* _What is being asked_
Reproduce word for word, from the entries below, the line with "32-bit LFSRs. The", the line with "fp_sqrt_pipelined #(.EXP_W(EW), .MAN_W(MW), .NP(NP))", and every line between them, and nothing more.

* _Listed entries_
▬▬▬▬▬▬▬▬▬▬
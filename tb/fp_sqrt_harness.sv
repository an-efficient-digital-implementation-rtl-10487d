// fp_sqrt_harness: drives one precision of both square-root cores and checks
// them, for tb_fp_sqrt_precisions.
//
// Both cores get the same operand sequence: all 2^W operands in order when
// EXHAUSTIVE is set, otherwise NOPS operands from two 32-bit LFSRs. The
// pipelined core takes one operand per cycle; the resource core takes the
// next operand whenever it is ready. Every result is compared with the
// reference model and its latency with the expected one. done_o rises when
// both cores have finished; checks_o and failures_o hold the counts.
module fp_sqrt_harness
  import fsqrt_pkg::*;
  import fsqrt_ref_pkg::*;
#(
  parameter int EW = 5,
  parameter int MW = 10,
  parameter int NP = 0,
  parameter bit EXHAUSTIVE = 1'b1,
  parameter int NOPS = 1000
) (
  input  logic clk,
  input  logic rst_n,
  output logic done_o,
  output int   checks_o,
  output int   failures_o
);
  localparam int W = 1 + EW + MW;
  localparam int LR = int'(resource_latency(MW));
  localparam int LP = int'(pipe_latency(MW, NP));
  localparam longint TOTAL = EXHAUSTIVE ? (longint'(1) << W) : longint'(NOPS);

  logic         r_valid, r_ready, r_ovalid, p_valid, p_ovalid;
  logic [W-1:0] r_x, r_y, p_x, p_y;
  logic [W-1:0] pq[$];
  int           pt[$];
  logic [W-1:0] r_pending;
  int           r_t0, cycle;
  longint       p_i, r_i, r_done;
  logic [31:0]  sp_a, sp_b, sr_a, sr_b;
  logic         p_fin, r_fin;

  fp_sqrt_resource #(.EXP_W(EW), .MAN_W(MW)) u_r (
    .clk, .rst_n, .in_valid_i(r_valid), .in_ready_o(r_ready), .x_i(r_x),
    .out_valid_o(r_ovalid), .y_o(r_y));
  fp_sqrt_pipelined #(.EXP_W(EW), .MAN_W(MW), .NP(NP)) u_p (
    .clk, .rst_n, .in_valid_i(p_valid), .x_i(p_x), .out_valid_o(p_ovalid), .y_o(p_y));

  function automatic logic [W-1:0] gen(longint i, logic [31:0] a, logic [31:0] b);
    if (EXHAUSTIVE) return W'(i);
    return W'({a, b});
  endfunction

  assign done_o = p_fin && r_fin && pq.size() == 0;

  always @(posedge clk) begin
    logic [W-1:0] v;
    logic [63:0]  ye;
    int           t;
    if (!rst_n) begin
      cycle <= 0; p_i <= 0; r_i <= 0; r_done <= 0;
      p_valid <= 0; r_valid <= 0; p_fin <= 0; r_fin <= 0;
      sp_a <= 32'h1357_9BDF; sp_b <= 32'h2468_ACE0; sr_a <= 32'h1357_9BDF; sr_b <= 32'h2468_ACE0;
      checks_o <= 0; failures_o <= 0;
    end else begin
      cycle <= cycle + 1;
      // pipelined core: checks, then a new operand every cycle
      if (p_valid) begin pq.push_back(p_x); pt.push_back(cycle); end
      if (p_ovalid) begin
        v = pq.pop_front(); t = pt.pop_front();
        ye = fp_sqrt(64'(v), EW, MW);
        checks_o <= checks_o + 1;
        if (p_y != ye[W-1:0] || cycle - t != LP) begin
          failures_o <= failures_o + 1;
          $display("FAIL pipelined e%0d/m%0d x=%h y=%h exp=%h lat=%0d", EW, MW, v, p_y, ye[W-1:0], cycle - t);
        end
      end
      if (p_i < TOTAL) begin
        p_x <= gen(p_i, sp_a, sp_b); p_valid <= 1; p_i <= p_i + 1;
        sp_a <= lfsr32(sp_a); sp_b <= lfsr32(lfsr32(sp_b));
      end else begin
        p_valid <= 0; p_fin <= 1;
      end
      // resource core
      if (r_ovalid) begin
        ye = fp_sqrt(64'(r_pending), EW, MW);
        r_done <= r_done + 1;
        if (r_y != ye[W-1:0] || cycle - r_t0 != LR) begin
          failures_o <= failures_o + 1;
          $display("FAIL resource e%0d/m%0d x=%h y=%h exp=%h lat=%0d", EW, MW, r_pending, r_y, ye[W-1:0], cycle - r_t0);
        end
        if (r_done + 1 == TOTAL) r_fin <= 1;
      end
      if (r_valid && r_ready) begin r_pending = r_x; r_t0 = cycle; end
      if (!r_valid || r_ready) begin
        if (r_i < TOTAL) begin
          r_x <= gen(r_i, sr_a, sr_b); r_valid <= 1; r_i <= r_i + 1;
          sr_a <= lfsr32(sr_a); sr_b <= lfsr32(lfsr32(sr_b));
        end else begin
          r_valid <= 0;
        end
      end
    end
  end
endmodule
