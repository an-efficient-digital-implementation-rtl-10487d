// fsqrt_ref_pkg: reference models for the square-root testbenches.
//
// The models are written independently of the RTL: the integer root is found
// by binary search on q*q, subnormal operands are normalised by a shift loop,
// and the result exponent is derived from the value m * 2^e of the operand.
// Widths are run-time arguments so one model serves half, single and double
// precision (operands up to 64 bits, radicands up to 128 bits).
package fsqrt_ref_pkg;

  // floor(sqrt(v)) by binary search
  function automatic logic [63:0] isqrt(logic [127:0] v);
    logic [63:0]  lo, hi, mid;
    logic [127:0] sq;
    lo = 0;
    hi = 64'h7FFF_FFFF_FFFF_FFFF;  // roots of up to 126-bit values
    while (lo < hi) begin
      mid = lo + ((hi - lo + 1) >> 1);
      sq  = 128'(mid) * 128'(mid);
      if (sq <= v) lo = mid;
      else         hi = mid - 1;
    end
    return lo;
  endfunction

  // Operand preparation: for a finite positive operand, m * 2^s is the
  // radicand whose root has mw+1 bits and exp the biased result exponent.
  // special is set (with its result in sval) for every other operand.
  function automatic void prep(input logic [63:0] x, input int ew, input int mw,
                               output logic [127:0] radicand, output int exp_b,
                               output bit special, output logic [63:0] sval);
    logic        sign;
    longint      ef, bias, e, s;
    logic [63:0] frac, m, allones, qnan, pinf;
    sign    = x[ew+mw];
    ef      = longint'((x >> mw) & ((64'd1 << ew) - 1));
    frac    = x & ((64'd1 << mw) - 1);
    bias    = (longint'(1) << (ew - 1)) - 1;
    allones = (64'd1 << ew) - 1;
    qnan    = (allones << mw) | (64'd1 << (mw - 1));
    pinf    = allones << mw;
    radicand = '0;
    exp_b    = 0;
    special  = 1;
    sval     = '0;
    if (ef == longint'(allones) && frac != 0)      sval = qnan;
    else if (ef == 0 && frac == 0)                 sval = x;
    else if (sign)                                 sval = qnan;
    else if (ef == longint'(allones))              sval = pinf;
    else begin
      special = 0;
      if (ef == 0) begin
        m = frac;
        e = 1 - bias - mw;
        while (m[mw] == 1'b0) begin
          m = m << 1;
          e = e - 1;
        end
      end else begin
        m = frac | (64'd1 << mw);
        e = ef - bias - mw;
      end
      // value = m * 2^e; sqrt = sqrt(m * 2^s) * 2^((e-s)/2) with e-s even
      s = ((e - mw) % 2 == 0) ? mw : mw + 1;
      radicand = 128'(m) << s;
      exp_b    = int'((e - s) / 2 + mw + bias);
    end
  endfunction

  // Expected square root, root truncated.
  function automatic logic [63:0] fp_sqrt(logic [63:0] x, int ew, int mw);
    logic [127:0] rad;
    int           exp_b;
    bit           special;
    logic [63:0]  sval, q;
    prep(x, ew, mw, rad, exp_b, special, sval);
    if (special) return sval;
    q = isqrt(rad);
    return (64'(exp_b) << mw) | (q & ((64'd1 << mw) - 1));
  endfunction

  // 32-bit maximal-length Fibonacci LFSR step (taps 32, 22, 2, 1)
  function automatic logic [31:0] lfsr32(logic [31:0] s);
    return {s[30:0], s[31] ^ s[21] ^ s[1] ^ s[0]};
  endfunction

endpackage
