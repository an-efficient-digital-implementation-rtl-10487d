// tb_fp_sqrt_error: error analysis of the pipelined square root over the
// operand range 1e-4 .. 1e4, at half, single and double precision.
//
// Each precision gets a geometric sweep of operands (a fixed factor between
// neighbours) and the results are compared with the double-precision sqrt.
// Expected bounds, all equivalent to "at most one unit in the last place":
//   half   normalised error below 2^-10 (about 0.001)
//   single normalised error below 2^-23 (about 1.19e-7)
//   double normalised error below 2^-52 (about 2.22e-16)
// and the error in ULPs never above 1 and never negative (truncated results).
module tb_fp_sqrt_error;
  logic clk = 0, rst_n = 0;
  logic d_h, d_s, d_d;
  real  n_h, n_s, n_d, u_h, u_s, u_d;
  int   c_h, c_s, c_d, a_h, a_s, a_d;
  int   checks = 0, failures = 0;

  fp_sqrt_error_probe #(.EW(5),  .MW(10), .STEP(1.0005)) u_half
    (.clk, .rst_n, .done_o(d_h), .max_norm_o(n_h), .max_ulp_o(u_h), .count_o(c_h), .above_o(a_h));
  fp_sqrt_error_probe #(.EW(8),  .MW(23), .STEP(1.0001)) u_single
    (.clk, .rst_n, .done_o(d_s), .max_norm_o(n_s), .max_ulp_o(u_s), .count_o(c_s), .above_o(a_s));
  fp_sqrt_error_probe #(.EW(11), .MW(52), .STEP(1.0001)) u_double
    (.clk, .rst_n, .done_o(d_d), .max_norm_o(n_d), .max_ulp_o(u_d), .count_o(c_d), .above_o(a_d));

  always #5 clk = ~clk;

  task automatic expect_le(string what, real v, real lim);
    checks++;
    if (!(v <= lim)) begin
      failures++;
      $display("FAIL %s = %g, limit %g", what, v, lim);
    end
  endtask

  initial begin
    int cyc = 0;
    repeat (3) @(posedge clk);
    rst_n <= 1;
    repeat (2) @(posedge clk);
    while (!(d_h && d_s && d_d) && cyc < 1_000_000) begin
      @(posedge clk);
      cyc++;
    end
    $display("half:   %0d operands, max normalised error %g, max %g ULP", c_h, n_h, u_h);
    $display("single: %0d operands, max normalised error %g, max %g ULP", c_s, n_s, u_s);
    $display("double: %0d operands, max normalised error %g, max %g ULP", c_d, n_d, u_d);
    expect_le("half normalised error", n_h, 2.0 ** -10);
    expect_le("single normalised error", n_s, 2.0 ** -23);
    expect_le("double normalised error", n_d, 2.0 ** -52);
    expect_le("half ULP error", u_h, 1.0);
    expect_le("single ULP error", u_s, 1.0);
    expect_le("double ULP error", u_d, 1.0);
    checks++;
    if (a_h + a_s + a_d != 0 || c_h < 10000 || c_s < 10000 || c_d < 10000 || !(d_h && d_s && d_d)) begin
      failures++;
      $display("FAIL results above the root %0d/%0d/%0d or sweep incomplete", a_h, a_s, a_d);
    end
    // the error must be of the size of one ULP, not far below (a sweep that
    // never reaches it would not have exercised the truncation)
    checks++;
    if (u_s < 0.5 || u_h < 0.5) begin
      failures++;
      $display("FAIL error never came near one ULP");
    end
    $display("TB_RESULT checks=%0d failures=%0d", checks, failures);
    $finish;
  end
endmodule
▬▬▬▬▬▬▬▬▬▬
* _Solution for this task_
// EXHAUSTIVE is set, otherwise NOPS operands from two 32-bit LFSRs. The
// pipelined core takes one operand per cycle; the resource core takes the
// next operand whenever it is ready. Every result is compared with the
// reference model and its latency with the expected one. done_o rises when
// both cores have finished; checks_o and failures_o hold the counts.
module fp_sqrt_harness
  import fsqrt_pkg::*;
  import fsqrt_ref_pkg::*;
#(
  parameter int EW = 5,
  parameter int MW = 10,
  parameter int NP = 0,
  parameter bit EXHAUSTIVE = 1'b1,
  parameter int NOPS = 1000
) (
  input  logic clk,
  input  logic rst_n,
  output logic done_o,
  output int   checks_o,
  output int   failures_o
);
  localparam int W = 1 + EW + MW;
  localparam int LR = int'(resource_latency(MW));
  localparam int LP = int'(pipe_latency(MW, NP));
  localparam longint TOTAL = EXHAUSTIVE ? (longint'(1) << W) : longint'(NOPS);

  logic         r_valid, r_ready, r_ovalid, p_valid, p_ovalid;
  logic [W-1:0] r_x, r_y, p_x, p_y;
  logic [W-1:0] pq[$];
  int           pt[$];
  logic [W-1:0] r_pending;
  int           r_t0, cycle;
  longint       p_i, r_i, r_done;
  logic [31:0]  sp_a, sp_b, sr_a, sr_b;
  logic         p_fin, r_fin;

  fp_sqrt_resource #(.EXP_W(EW), .MAN_W(MW)) u_r (
    .clk, .rst_n, .in_valid_i(r_valid), .in_ready_o(r_ready), .x_i(r_x),
    .out_valid_o(r_ovalid), .y_o(r_y));
  fp_sqrt_pipelined #(.EXP_W(EW), .MAN_W(MW), .NP(NP)) u_p (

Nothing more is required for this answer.